Assigned task:
The reply consists of one number only: how many lines in the listing below contain the word "memory".

====================

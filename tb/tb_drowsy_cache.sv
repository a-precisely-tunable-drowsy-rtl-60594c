// tb_drowsy_cache: self-checking test of one drowsy cache level.
//
// A small cache (1 KB, 4-way, 32-byte lines, 8-byte words, 2-cycle hit, RD
// of 3) sits in front of mem_model (4-cycle latency). Random loads and
// stores with random byte masks, mostly to a few hot lines and sometimes
// anywhere in a 4 KB region, are applied one at a time. The testbench keeps
// its own model of the cache (tags, valid and dirty bits, LRU ways), of the
// RD list of awake frames and of memory, and checks for every access:
//   * the loaded word;
//   * the latency: 2 cycles for a hit to an awake line, 3 for a hit to a
//     drowsy line, 3 + M for a clean miss and 5 + 2M for a miss that writes
//     back a dirty line (M = memory latency);
//   * that exactly the frames in the RD list are awake (never more than 3);
// and at the end the counts of hits, drowsy hits, misses, lines put to
// sleep and write-backs from the event strobes.
module tb_drowsy_cache;

  localparam int SIZE = 1024;
  localparam int WAYS = 4;
  localparam int LB = 32;
  localparam int WB = 8;
  localparam int LAT = 2;
  localparam int RD = 3;
  localparam int MEM_LAT = 4;
  localparam int AW = 32;
  localparam int LINES = SIZE / LB;
  localparam int SETS = LINES / WAYS;
  localparam int OFF_W = $clog2(LB);
  localparam int SET_W = $clog2(SETS);
  localparam int N_ACCESS = 4000;

  logic clk = 1'b0;
  logic rst_n = 1'b0;
  always #5 clk = ~clk;

  int checks = 0;
  int failures = 0;

  task automatic check(input bit ok, input string what);
    checks++;
    if (!ok) begin
      failures++;
      if (failures < 20) $display("FAIL: %s", what);
    end
  endtask

  logic              up_req_valid, up_req_ready, up_req_we;
  logic [AW-1:0]     up_req_addr;
  logic [8*WB-1:0]   up_req_wdata;
  logic [WB-1:0]     up_req_wstrb;
  logic              up_resp_valid;
  logic [8*WB-1:0]   up_resp_rdata;
  logic              dn_req_valid, dn_req_ready, dn_req_we;
  logic [AW-1:0]     dn_req_addr;
  logic [8*LB-1:0]   dn_req_wdata;
  logic              dn_resp_valid;
  logic [8*LB-1:0]   dn_resp_rdata;
  logic ev_access, ev_hit, ev_drowsy_hit, ev_miss, ev_sleep, ev_writeback;
  int mem_reads, mem_writes;

  drowsy_cache #(
    .SIZE_BYTES(SIZE), .WAYS(WAYS), .LINE_BYTES(LB), .WORD_BYTES(WB),
    .HIT_LATENCY(LAT), .RD_N(RD), .ADDR_W(AW)
  ) dut (
    .clk(clk), .rst_n(rst_n),
    .up_req_valid(up_req_valid), .up_req_ready(up_req_ready), .up_req_we(up_req_we),
    .up_req_addr(up_req_addr), .up_req_wdata(up_req_wdata), .up_req_wstrb(up_req_wstrb),
    .up_resp_valid(up_resp_valid), .up_resp_rdata(up_resp_rdata),
    .dn_req_valid(dn_req_valid), .dn_req_ready(dn_req_ready), .dn_req_we(dn_req_we),
    .dn_req_addr(dn_req_addr), .dn_req_wdata(dn_req_wdata),
    .dn_resp_valid(dn_resp_valid), .dn_resp_rdata(dn_resp_rdata),
    .ev_access(ev_access), .ev_hit(ev_hit), .ev_drowsy_hit(ev_drowsy_hit),
    .ev_miss(ev_miss), .ev_sleep(ev_sleep), .ev_writeback(ev_writeback));

  mem_model #(.ADDR_W(AW), .LINE_BITS(8 * LB), .LATENCY(MEM_LAT)) u_mem (
    .clk(clk), .req_valid(dn_req_valid), .req_ready(dn_req_ready), .req_we(dn_req_we),
    .req_addr(dn_req_addr), .req_wdata(dn_req_wdata),
    .resp_valid(dn_resp_valid), .resp_rdata(dn_resp_rdata),
    .reads(mem_reads), .writes(mem_writes));

  // Event counters
  int n_hit = 0, n_drowsy = 0, n_miss = 0, n_sleep = 0, n_wb = 0;
  always @(posedge clk) begin
    if (rst_n) begin
      n_hit    <= n_hit + int'(ev_hit);
      n_drowsy <= n_drowsy + int'(ev_drowsy_hit);
      n_miss   <= n_miss + int'(ev_miss);
      n_sleep  <= n_sleep + int'(ev_sleep);
      n_wb     <= n_wb + int'(ev_writeback);
    end
  end

  // ------------------------------------------------------- reference model
  bit          r_valid [SETS][WAYS];
  bit          r_dirty [SETS][WAYS];
  int unsigned r_tag   [SETS][WAYS];
  int unsigned r_age   [SETS][WAYS];
  int unsigned r_rd[$];                       // awake frames, most recent first
  logic [63:0] r_mem [int unsigned];          // by word address
  int e_hit = 0, e_drowsy = 0, e_miss = 0, e_sleep = 0, e_wb = 0;

  function automatic logic [63:0] ref_word(input int unsigned addr);
    logic [8*LB-1:0] l;
    int unsigned waddr = addr / WB;
    if (r_mem.exists(waddr)) return r_mem[waddr];
    l = u_mem.init_line(AW'(addr & ~(LB - 1)));
    return l[((addr % LB) / WB) * 64 +: 64];
  endfunction

  // Returns the expected latency and updates the model
  function automatic int ref_access(input int unsigned addr, input bit we,
                                    input logic [63:0] wdata, input logic [WB-1:0] wstrb);
    int unsigned set = (addr >> OFF_W) % SETS;
    int unsigned tag = addr >> (OFF_W + SET_W);
    int way = -1;
    int lat;
    int unsigned frame;
    int idx[$];
    logic [63:0] w;
    for (int i = 0; i < WAYS; i++)
      if (r_valid[set][i] && r_tag[set][i] == tag) way = i;
    if (way >= 0) begin
      frame = set * WAYS + way;
      idx = r_rd.find_first_index(x) with (x == frame);
      lat = LAT + ((idx.size() == 0) ? 1 : 0);
      e_hit++;
      if (idx.size() == 0) e_drowsy++;
      if (we) r_dirty[set][way] = 1'b1;
    end else begin
      e_miss++;
      for (int i = WAYS - 1; i >= 0; i--) if (!r_valid[set][i]) way = i;
      if (way < 0)
        for (int i = 0; i < WAYS; i++) if (r_age[set][i] == WAYS - 1) way = i;
      if (r_valid[set][way] && r_dirty[set][way]) begin
        lat = 5 + 2 * MEM_LAT;
        e_wb++;
      end else begin
        lat = 3 + MEM_LAT;
      end
      r_valid[set][way] = 1'b1;
      r_tag[set][way] = tag;
      r_dirty[set][way] = we;
      frame = set * WAYS + way;
    end
    for (int i = 0; i < WAYS; i++)
      if (i != way && r_age[set][i] < r_age[set][way]) r_age[set][i]++;
    r_age[set][way] = 0;
    idx = r_rd.find_first_index(x) with (x == frame);
    if (idx.size() != 0) r_rd.delete(idx[0]);
    r_rd.push_front(frame);
    if (r_rd.size() > RD) begin
      void'(r_rd.pop_back());
      e_sleep++;
    end
    if (we) begin
      w = ref_word(addr);
      for (int b = 0; b < WB; b++) if (wstrb[b]) w[8*b +: 8] = wdata[8*b +: 8];
      r_mem[addr / WB] = w;
    end
    return lat;
  endfunction

  // ----------------------------------------------------------------- driver
  initial begin
    repeat (400000) @(posedge clk);
    failures++;
    $display("FAIL: watchdog");
    $display("TB_RESULT checks=%0d failures=%0d", checks, failures);
    $finish;
  end

  int unsigned hot[6];

  initial begin
    int unsigned addr;
    bit we;
    logic [63:0] wdata, expect_d;
    logic [WB-1:0] wstrb;
    int lat, exp_lat, awake;

    up_req_valid = 1'b0; up_req_we = 1'b0; up_req_addr = '0;
    up_req_wdata = '0; up_req_wstrb = '0;
    for (int s = 0; s < SETS; s++)
      for (int w = 0; w < WAYS; w++) begin
        r_valid[s][w] = 1'b0; r_dirty[s][w] = 1'b0; r_tag[s][w] = 0; r_age[s][w] = w;
      end
    for (int i = 0; i < 6; i++) hot[i] = $urandom_range(0, 127);
    repeat (3) @(posedge clk);
    #1 rst_n = 1'b1;

    for (int k = 0; k < N_ACCESS; k++) begin
      if ($urandom_range(0, 99) < 75) addr = hot[$urandom_range(0, 5)] * LB + $urandom_range(0, 3) * WB;
      else addr = $urandom_range(0, 127) * LB + $urandom_range(0, 3) * WB;
      if ($urandom_range(0, 99) < 3) hot[$urandom_range(0, 5)] = $urandom_range(0, 127);
      we = ($urandom_range(0, 2) == 0);
      wdata = {$urandom, $urandom};
      wstrb = we ? WB'($urandom) : '0;
      expect_d = ref_word(addr);
      exp_lat = ref_access(addr, we, wdata, wstrb);

      @(negedge clk);
      while (!up_req_ready) @(negedge clk);
      up_req_valid = 1'b1; up_req_we = we; up_req_addr = AW'(addr);
      up_req_wdata = wdata; up_req_wstrb = wstrb;
      @(posedge clk);
      #1;
      up_req_valid = 1'b0;
      lat = 1;
      while (!up_resp_valid) begin
        @(posedge clk);
        #1;
        lat++;
      end
      check(lat == exp_lat, $sformatf("access %0d addr %h we %0b: latency %0d expected %0d", k, addr, we, lat, exp_lat));
      if (!we) check(up_resp_rdata == expect_d,
                     $sformatf("access %0d addr %h: read %h expected %h", k, addr, up_resp_rdata, expect_d));
      @(posedge clk);
      #1;
      check(!up_resp_valid, "a single response pulse");
      // The awake frames are exactly the RD list
      awake = 0;
      for (int f = 0; f < LINES; f++) begin
        int idx[$];
        idx = r_rd.find_first_index(x) with (x == f);
        if (!dut.u_bits.drowsy_q[f]) awake++;
        if (dut.u_bits.drowsy_q[f] != (idx.size() == 0)) begin
          check(1'b0, $sformatf("access %0d: frame %0d drowsy=%0b", k, f, dut.u_bits.drowsy_q[f]));
        end
      end
      check(awake <= RD, $sformatf("%0d lines awake", awake));
    end

    repeat (2) @(posedge clk);
    check(n_hit == e_hit, $sformatf("hits %0d expected %0d", n_hit, e_hit));
    check(n_drowsy == e_drowsy, $sformatf("drowsy hits %0d expected %0d", n_drowsy, e_drowsy));
    check(n_miss == e_miss, $sformatf("misses %0d expected %0d", n_miss, e_miss));
    check(n_sleep == e_sleep, $sformatf("sleeps %0d expected %0d", n_sleep, e_sleep));
    check(n_wb == e_wb, $sformatf("write-backs %0d expected %0d", n_wb, e_wb));
    check(e_drowsy > 0 && e_wb > 0 && e_sleep > 0 && (e_hit - e_drowsy) > 0,
          "every kind of access occurred");
    $display("hits=%0d drowsy_hits=%0d misses=%0d sleeps=%0d writebacks=%0d",
             n_hit, n_drowsy, n_miss, n_sleep, n_wb);
    $display("TB_RESULT checks=%0d failures=%0d", checks, failures);
    $finish;
  end

endmodule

====================

Exercise output:
2